Si je tenais un journal, absorbée par l'écriture, je ne sais pas si j'aurais vu cette pie sur le toit d'en face, arrogante, joyeuse et insolente.
Elle m'inspire le goût de la désinvolture.
J'aurais sûrement le temps d'écrire après.

Et pendant ce temps où je ne tiens pas un journal, je travaille un peu pour vous (je vous montre bientôt) et pour des bébés tout neufs


09/09/2015

*Arpenter*






















Je travaille seule. Toujours.
Je ne parle pas.
Je ne sors pas de chez moi.
Je reste parfois en pyjama.
Mais parfois aussi je mets mes chaussures et je marche dans l'appartement et j'aime bien je travaille seule avec mes chaussures que personne ne voit mais je suis bien avec mes chaussures comme ça je vais de l'ordinateur à l'imprimante au café au balcon en haut en bas avec mes chaussures aux pieds.
Et quand ils rentrent ils me disent mais qu'est-ce que tu fais avec tes chaussures à talon ?
Ben rien.
Et puis on danse.

*

Tous ces gens qui écrivent tous ces gens qui écrivent tous ces gens qui écrivent tous ces gens qui écrivent tous ces gens qui écrivent tous ces gens qui écrivent tous ces gens qui écrivent tous ces gens qui écrivent tous ces gens qui tous ces gens
C'est vertigineux

Je me demande si eux aussi dans leur solitude ils arpentent leur balcon en talon...


05/09/2015

*Décoller*






























Il avait dit : je voudrais un bouquet, c'est pour une fée.
Le fleuriste avait répondu : alors, si c'est pour une fée, il lui faut des fleurs variées.

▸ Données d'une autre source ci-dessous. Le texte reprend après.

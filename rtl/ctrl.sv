// ctrl: command controller of the experiment platform.
//
// The main machine sits in WAIT until the UART raises rd_req, takes the byte
// and acknowledges it in FETCH, and in EXE_CMD pulses start_cmd to the
// sub-state machines with the command code held in cmd_reg:
//   000 set LSB / 001 set MSB  -> lfsr_fsm writes the seed (param 3:0)
//   010 set number of S-boxes  -> sbox_en_fsm builds the enable vector
//   011 start measurement      -> measure_fsm runs one trigger window
// When the sub-machine reports done, a seed or enable command returns to
// WAIT; a measurement goes to SEND_RESULT, which holds wr_req with the XOR
// result on data_out until the UART answers wr_ack. Reserved codes
// (100-111) are dropped in FETCH. The controller also holds the plaintext
// LFSR. The states, command table and hand-shakes follow the design; the
// byte layout (command in bits 7:5, parameters in 4:0) is this design's
// choice.
//
// Timing: rd_ack is a one-cycle pulse; a set command takes 5 cycles from
// rd_req to WAIT, a measurement 8 cycles to wr_req.
module ctrl
  import cpa_pkg::*;
#(
  parameter int unsigned N_EN = EN_W
) (
  input  logic            clk,
  input  logic            rst,
  // UART receive hand-shake
  input  byte_t           data_in,
  input  logic            rd_req,
  output logic            rd_ack,
  // UART transmit hand-shake
  output byte_t           data_out,
  output logic            wr_req,
  input  logic            wr_ack,
  // S-box logic
  output logic            trigger,
  output logic [N_EN-1:0] en,
  output logic            en2,
  output byte_t           sbox_bits,
  input  byte_t           xor_result
);

  typedef enum logic [1:0] {WAIT, FETCH, EXE_CMD, SEND_RESULT} state_e;

  state_e    state;
  cmd_byte_t cmd_reg;
  logic      start_cmd;
  logic      done_lfsr, done_en, done_meas, cmd_done;
  logic      load_lsb, load_msb, lfsr_step;
  byte_t     lfsr_value, meas_result;

  assign rd_ack   = (state == FETCH);
  assign wr_req   = (state == SEND_RESULT);
  assign cmd_done = done_lfsr | done_en | done_meas;

  function automatic logic reserved(logic [CMD_W-1:0] c);
    return !(c inside {CMD_SET_LSB, CMD_SET_MSB, CMD_SET_SBOX, CMD_MEASURE});
  endfunction

  always_ff @(posedge clk) begin
    if (rst) begin
      state     <= WAIT;
      cmd_reg   <= '0;
      start_cmd <= 1'b0;
      data_out  <= '0;
    end else begin
      start_cmd <= 1'b0;
      unique case (state)
        WAIT: if (rd_req) begin
          cmd_reg <= cmd_byte_t'(data_in);
          state   <= FETCH;
        end
        FETCH: begin
          if (reserved(cmd_reg.cmd)) state <= WAIT;
          else begin
            start_cmd <= 1'b1;
            state     <= EXE_CMD;
          end
        end
        EXE_CMD: if (cmd_done) begin
          if (cmd_reg.cmd == CMD_MEASURE) begin
            data_out <= meas_result;
            state    <= SEND_RESULT;
          end else begin
            state <= WAIT;
          end
        end
        SEND_RESULT: if (wr_ack) state <= WAIT;
        default:     state <= WAIT;
      endcase
    end
  end

  lfsr_fsm u_lfsr_fsm (
    .clk(clk), .rst(rst),
    .start(start_cmd && (cmd_reg.cmd inside {CMD_SET_LSB, CMD_SET_MSB})),
    .cmd(cmd_reg.cmd), .load_lsb(load_lsb), .load_msb(load_msb), .done(done_lfsr));

  lfsr u_lfsr (
    .clk(clk), .rst(rst), .load_lsb(load_lsb), .load_msb(load_msb),
    .seed(cmd_reg.param[SEED_W-1:0]), .step(lfsr_step), .value(lfsr_value));

  sbox_en_fsm #(.N_EN(N_EN)) u_en_fsm (
    .clk(clk), .rst(rst), .start(start_cmd && cmd_reg.cmd == CMD_SET_SBOX),
    .param(cmd_reg.param), .en(en), .done(done_en));

  measure_fsm u_meas_fsm (
    .clk(clk), .rst(rst), .start(start_cmd && cmd_reg.cmd == CMD_MEASURE),
    .lfsr_value(lfsr_value), .sbox_bits(sbox_bits), .trigger(trigger), .en2(en2),
    .xor_result(xor_result), .result(meas_result), .lfsr_step(lfsr_step),
    .done(done_meas));

  // Transmit hand-shake: the byte stays put while it is requested.
  a_wr_stable: assert property (@(posedge clk) disable iff (rst)
    wr_req && !wr_ack |=> wr_req && $stable(data_out));
  // Only one sub-state machine may finish at a time.
  a_one_done: assert property (@(posedge clk) disable iff (rst)
    $onehot0({done_lfsr, done_en, done_meas}));

endmodule
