// tb_ctrl: plays the UART side of both hand-shakes and a model of the S-box
// array against the controller. Checks: rd_ack per command byte, seeding
// through both nibble commands, the enable vector of the S-box command,
// the trigger window and result byte of each measurement (with the LFSR
// stepping between measurements), that reserved codes are ignored, and the
// hold of wr_req/data_out while the transmitter is slow to acknowledge.
module tb_ctrl;
  import tb_ref_pkg::*;
  logic clk = 0, rst = 1;
  logic [7:0] data_in = 0, data_out, sbox_bits, xor_result;
  logic rd_req = 0, rd_ack, wr_req, wr_ack = 0, trigger, en2;
  logic [31:0] en;
  logic [7:0] in_q;
  logic [7:0] outs [32];
  int checks = 0, failures = 0;

  ctrl dut (.clk(clk), .rst(rst), .data_in(data_in), .rd_req(rd_req), .rd_ack(rd_ack),
    .data_out(data_out), .wr_req(wr_req), .wr_ack(wr_ack), .trigger(trigger), .en(en),
    .en2(en2), .sbox_bits(sbox_bits), .xor_result(xor_result));
  always #5 clk = ~clk;

  // model of the S-box array
  always_ff @(posedge clk) begin
    if (trigger) in_q <= sbox_bits;
    for (int i = 0; i < 32; i++)
      if (!en[i]) outs[i] <= 0; else if (en2) outs[i] <= ref_sbox(in_q);
  end
  always_comb begin
    xor_result = 0;
    for (int i = 0; i < 32; i++) xor_result ^= outs[i];
  end

  int trig_cycles = 0;
  always @(posedge clk) if (trigger) trig_cycles++;

  task automatic chk(logic c, string what);
    checks++;
    if (!c) begin failures++; $display("FAIL %s", what); end
  endtask

  task automatic send_cmd(logic [2:0] cmd, logic [4:0] param);
    int n = 0;
    @(negedge clk); data_in = {cmd, param}; rd_req = 1;
    while (!rd_ack && n < 10) begin @(negedge clk); n++; end
    chk(rd_ack, "rd_ack");
    @(negedge clk); rd_req = 0; data_in = 8'($urandom);
    chk(!rd_ack, "rd_ack one cycle");
  endtask

  task automatic get_result(output logic [7:0] r, input int delay);
    int n = 0;
    while (!wr_req && n < 20) begin @(negedge clk); n++; end
    chk(wr_req, "wr_req for result");
    r = data_out;
    repeat (delay) begin
      @(negedge clk);
      chk(wr_req && data_out == r, "wr_req and data held until wr_ack");
    end
    wr_ack = 1; @(negedge clk); wr_ack = 0;
    @(negedge clk);
    chk(!wr_req, "wr_req dropped");
  endtask

  initial begin
    #1000000;
    failures++;
    $display("TB_RESULT checks=%0d failures=%0d", checks, failures);
    $finish;
  end

  initial begin
    logic [7:0] model, r, exp;
    int cnt, t0;
    repeat (2) @(posedge clk);
    rst = 0;
    // seed LFSR to 0x1E: LSB 1110, MSB 0001
    send_cmd(3'b000, 5'b01110);
    send_cmd(3'b001, 5'b00001);
    repeat (5) @(negedge clk);
    model = 8'h1E;
    for (int k = 0; k < 12; k++) begin
      cnt = (k * 5) % 32;
      send_cmd(3'b010, 5'(cnt));
      repeat (4) @(negedge clk);
      chk(en == (33'(1) << (cnt + 1)) - 1, $sformatf("en=%08h for %0d", en, cnt));
      t0 = trig_cycles;
      send_cmd(3'b011, 5'd0);
      get_result(r, k % 4);
      chk(trig_cycles - t0 == 2, $sformatf("trigger high %0d cycles", trig_cycles - t0));
      exp = ((cnt + 1) % 2) ? ref_sbox(model) : 8'h00;
      chk(r == exp, $sformatf("measurement %0d: result %02h expected %02h (pt %02h, %0d boxes)",
                              k, r, exp, model, cnt + 1));
      model = ref_lfsr(model);
    end
    // reserved codes are ignored: no answer, nothing changes
    for (int c = 4; c < 8; c++) begin
      send_cmd(3'(c), 5'h1f);
      repeat (20) @(negedge clk);
      chk(!wr_req && !trigger, "reserved code ignored");
    end
    $display("TB_RESULT checks=%0d failures=%0d", checks, failures);
    $finish;
  end
endmodule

A l'époque, mon lit se résumait à une plaque de mousse posée à même le sol dans une chambre sans fenêtre.
Ce jour-là, j'avais trouvé une brassée de fleurs multicolores qui sortaient leurs têtes de dessous ma couette.

Ce souvenir me traverse souvent.
Avoir été.
Vouloir rembobiner.

*

J'avance sur l'axe très droit entre deux rangées d'arbres tellement alignés que, la musique me portant, je me sens décoller.
Je pense à ces histoires qui se tissent dans le ciel au fil des mots mêlés.
Je pense à ces romans qui s'écrivent à notre insu.
Je ne voudrais pas m'arrêter de marcher.